Exercise requirements: When a line below holds the string "packed", show that line.

Stored data entries

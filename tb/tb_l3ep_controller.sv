// tb_l3ep_controller: self-checking testbench for the L3EP program-and-verify
// controller at its documented settings (cubic predictor, eps = 370 kOhm,
// alpha = 2.2, 8-cycle pulses, 2 idle cycles between packed pulses, 30 cycles
// after amorphization, 15/35-cycle terminal writes, 1 cycle = 1 ns).
// The testbench plays the resistance estimator (answers 10 cycles after a
// sense request) and a behavioural TLC PCM cell:
//   * partial amorphization at V mV sets R to the resistance whose predicted
//     amplitude is V (inverse of the cubic curve), plus a per-write cell
//     offset (cell-to-cell variation, up to +-600 kOhm) and noise;
//   * a crystallization pulse at V mV lowers R by 2*(V-400) kOhm +-20%;
//   * full RESET gives about 4.8 MOhm, full SET about 10 kOhm.
// Writes to random targets from random start resistances are checked against
// an independent model of the decisions: in-margin stop, amorphize when
// E < -eps or E > alpha*eps (alpha raised after an amorphization), otherwise
// a pack of 1-3 crystallization pulses, 2 idle cycles apart, without verify,
// at 450 + |E|/16 mV rising by 4 mV per pulse; the first amorphization uses
// the predicted amplitude, later ones V + M*dV with dV = -E/64 and M = 10
// when R moved less than 40 kOhm since the previous verify. Terminal writes
// must take exactly 15 and 35 cycles with one full pulse. The testbench counts
// amorphizations, packed crystallizations, M = 10 updates and terminal writes
// (each must occur) and reports the mean write latency per target.
module tb_l3ep_controller;
  import nvm_pkg::*;
  localparam int EPS = 370;
  logic clk = 1'b0, rst_n = 1'b0;
  always #5 clk = ~clk;
  int checks = 0, failures = 0;
  int unsigned cyc = 0;
  always @(posedge clk) cyc <= cyc + 1;

  logic        start = 1'b0;
  logic [2:0]  target = '0;
  logic        busy, done, converged;
  logic [7:0]  n_amorph, n_cryst;
  logic [15:0] op_cycles;
  logic        sense_req;
  logic        sense_valid = 1'b0;
  logic [15:0] sense_kohm = '0;
  logic        pulse_valid;
  pulse_e      pulse_kind;
  logic [11:0] pulse_mv;
  logic [7:0]  pulse_width;

  l3ep_controller dut (.*);

  task automatic chk(bit ok, string msg);
    checks++;
    if (!ok) begin failures++; if (failures < 20) $display("FAIL @%0d: %s", cyc, msg); end
  endtask

  // ---------------- behavioural cell and sensor ----------------
  int r_cell = 0;          // kOhm
  int offset = 0;          // per-write cell variation, kOhm
  function automatic real vpred(real r);
    real x = r / 1000.0;
    return 620.0 + 40.0 * x - 16.0 * x * x + 3.0 * x * x * x;
  endfunction
  function automatic int r_of_v(int v);
    int r = 0;
    while (r < 5000 && vpred(real'(r)) < real'(v)) r += 5;
    return r;
  endfunction
  function automatic int nz(int a);   // uniform noise in [-a, a]
    return int'($urandom % (2 * a + 1)) - a;
  endfunction

  int sense_at = -1;
  always @(negedge clk) begin
    sense_valid = 1'b0;
    if (sense_req) sense_at = int'(cyc) + 9;
    if (sense_at == int'(cyc)) begin
      sense_valid = 1'b1;
      sense_kohm = 16'(r_cell < 0 ? 0 : r_cell);
      sense_at = -1;
    end
  end

  // ---------------- decision model ----------------
  int  m_r_cur, m_r_prev, m_err, m_v_am, m_rm, m_cpend, m_v_cr;
  bit  m_have_prev, m_first, m_alpha_max, m_in_write, m_terminal;
  int  last_pulse_cyc, start_cyc;
  int  cnt_amorph = 0, cnt_cryst = 0, cnt_pack = 0, cnt_m10 = 0, cnt_term0 = 0, cnt_term7 = 0,
       cnt_first = 0, cnt_conv = 0, cnt_writes = 0;
  longint lat_sum[8] = '{0, 0, 0, 0, 0, 0, 0, 0};
  int     lat_n[8] = '{0, 0, 0, 0, 0, 0, 0, 0};

  function automatic int clampv(int v);
    if (v < 550) return 550;
    if (v > 900) return 900;
    return v;
  endfunction
  function automatic int ashr(int v, int s);   // arithmetic shift, rounds towards -inf
    return v >>> s;
  endfunction

  always @(negedge clk) if (rst_n) begin
    if (sense_valid && m_in_write) begin
      m_r_prev = m_r_cur;
      m_r_cur  = int'(sense_kohm);
      m_err    = m_r_cur - m_rm;
      chk(m_cpend == 0, "verify only after the whole pack");
    end
    if (pulse_valid) begin
      chk(pulse_width == 8'd8 || m_terminal, "pulse width 8 cycles");
      if (m_terminal) begin
        chk(pulse_kind == (target == 0 ? PULSE_FULL_RESET : PULSE_FULL_SET), "terminal pulse kind");
        chk(pulse_width == (target == 0 ? 8'd15 : 8'd35), "terminal pulse width");
        r_cell = (target == 0) ? 4800 + nz(100) : 10 + nz(3);
      end else if (pulse_kind == PULSE_AMORPH) begin
        int ae, mexp, vexp;
        ae = (m_err < 0) ? -m_err : m_err;
        chk(m_cpend == 0, "no amorphization inside a pack");
        chk(ae > EPS && (m_err < -EPS || (!m_alpha_max && ae > (563 * EPS) / 256)), "amorphization decision");
        if (m_first) begin
          vexp = clampv(int'(vpred(real'(m_rm)) + 0.5));
          chk(int'(pulse_mv) >= vexp - 1 && int'(pulse_mv) <= vexp + 1,
              $sformatf("first amplitude %0d exp %0d", pulse_mv, vexp));
          cnt_first++;
        end else begin
          mexp = (((m_r_cur > m_r_prev) ? m_r_cur - m_r_prev : m_r_prev - m_r_cur) < 40) ? 10 : 1;
          vexp = clampv(m_v_am - mexp * ashr(m_err, 6));
          chk(int'(pulse_mv) == vexp, $sformatf("amplitude update %0d exp %0d (M=%0d)", pulse_mv, vexp, mexp));
          if (mexp == 10) cnt_m10++;
        end
        m_v_am = int'(pulse_mv);
        m_first = 1'b0;
        m_alpha_max = 1'b1;
        cnt_amorph++;
        r_cell = r_of_v(int'(pulse_mv)) + offset + nz(20);
      end else if (pulse_kind == PULSE_CRYST) begin
        int ae, dr;
        ae = (m_err < 0) ? -m_err : m_err;
        if (m_cpend == 0) begin      // first pulse of a pack
          chk(m_err > EPS && (m_alpha_max || ae <= (563 * EPS) / 256), "crystallization decision");
          m_cpend = (ae <= (EPS * 5) / 4) ? 1 : (ae <= (EPS * 7) / 4) ? 2 : 3;
          m_v_cr = 450 + (ae >>> 4);
          if (m_cpend > 1) cnt_pack++;
        end else begin
          chk(int'(cyc) == last_pulse_cyc + 10, "packed pulses: 8-cycle pulse, 2 idle cycles");
          m_v_cr = m_v_cr + 4;
        end
        chk(int'(pulse_mv) == m_v_cr, $sformatf("crystallization amplitude %0d exp %0d", pulse_mv, m_v_cr));
        m_cpend--;
        cnt_cryst++;
        dr = 2 * (int'(pulse_mv) - 400);
        dr = dr + (dr * nz(20)) / 100;
        r_cell = r_cell - dr;
        if (r_cell < 10) r_cell = 10;
      end
      last_pulse_cyc = int'(cyc);
    end
    if (done) begin
      int lat;
      lat = int'(cyc) - start_cyc;
      if (m_terminal) begin
        chk(op_cycles == (target == 0 ? 16'd15 : 16'd35), $sformatf("terminal latency %0d", op_cycles));
        chk(n_amorph == 0 && n_cryst == 0 && converged, "terminal write: one full pulse");
        if (target == 0) cnt_term0++; else cnt_term7++;
      end else begin
        int ae;
        ae = (m_err < 0) ? -m_err : m_err;
        chk(converged == (ae <= EPS), "converged flag");
        chk(32'(n_amorph) + 32'(n_cryst) <= 32, "pulse budget");
        if (converged) begin
          int rl, ru;
          rl = tlc_lower_kohm(target); ru = tlc_lower_kohm(target - 1);
          chk(r_cell >= rl && r_cell <= ru, $sformatf("cell %0d kOhm inside state %0d", r_cell, target));
          cnt_conv++;
        end
      end
      lat_sum[target] += lat; lat_n[target]++;
      m_in_write = 1'b0;
    end
  end

  initial begin
    #500_000_000;
    $display("FAIL: watchdog"); failures++;
    $display("TB_RESULT checks=%0d failures=%0d", checks, failures);
    $finish;
  end

  initial begin
    repeat (3) @(negedge clk);
    rst_n = 1'b1;
    @(negedge clk);
    for (int n = 0; n < 600; n++) begin
      int t;
      t = (n < 8) ? (n % 8) : int'($urandom % 8);
      r_cell = (($urandom % 2) == 0) ? 10 + int'($urandom % 100) : 4700 + nz(100);
      if (($urandom % 3) == 0) r_cell = int'($urandom % 5000);
      offset = nz(600);
      target = 3'(t);
      m_rm = (t >= 1 && t <= 6) ? int'(tlc_mid_kohm(t)) : 0;
      m_terminal = (t == 0 || t == 7);
      m_first = 1'b1; m_alpha_max = 1'b0; m_have_prev = 1'b0; m_cpend = 0;
      m_r_cur = 0; m_r_prev = 0; m_err = 0; m_v_am = 0;
      m_in_write = 1'b1;
      start = 1'b1; start_cyc = int'(cyc);
      @(negedge clk);
      start = 1'b0;
      chk(busy, "busy after start");
      while (m_in_write) @(negedge clk);
      cnt_writes++;
      repeat (1 + $urandom % 3) @(negedge clk);
      chk(!busy, "idle after done");
    end
    chk(cnt_first > 0 && cnt_amorph > cnt_first, "first and incremental amorphizations");
    chk(cnt_pack > 0, "packed crystallization pulses");
    chk(cnt_m10 > 0, "update multiplier M = 10 used");
    chk(cnt_term0 > 0 && cnt_term7 > 0, "terminal writes");
    chk(cnt_conv > 0, "converged writes");
    $display("writes %0d converged(intermediate) %0d amorph %0d (first %0d, M=10 %0d) cryst %0d packs %0d",
             cnt_writes, cnt_conv, cnt_amorph, cnt_first, cnt_m10, cnt_cryst, cnt_pack);
    for (int s = 0; s < 8; s++)
      if (lat_n[s] > 0) $display("state %0d: mean write latency %0d ns over %0d writes", s, lat_sum[s] / lat_n[s], lat_n[s]);
    $display("TB_RESULT checks=%0d failures=%0d", checks, failures);
    $finish;
  end
endmodule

Completed task:
// alpha = 2.2, 8-cycle pulses, 2 idle cycles between packed pulses, 30 cycles
// amorphizations, packed crystallizations, M = 10 updates and terminal writes
          chk(int'(cyc) == last_pulse_cyc + 10, "packed pulses: 8-cycle pulse, 2 idle cycles");
    chk(cnt_pack > 0, "packed crystallization pulses");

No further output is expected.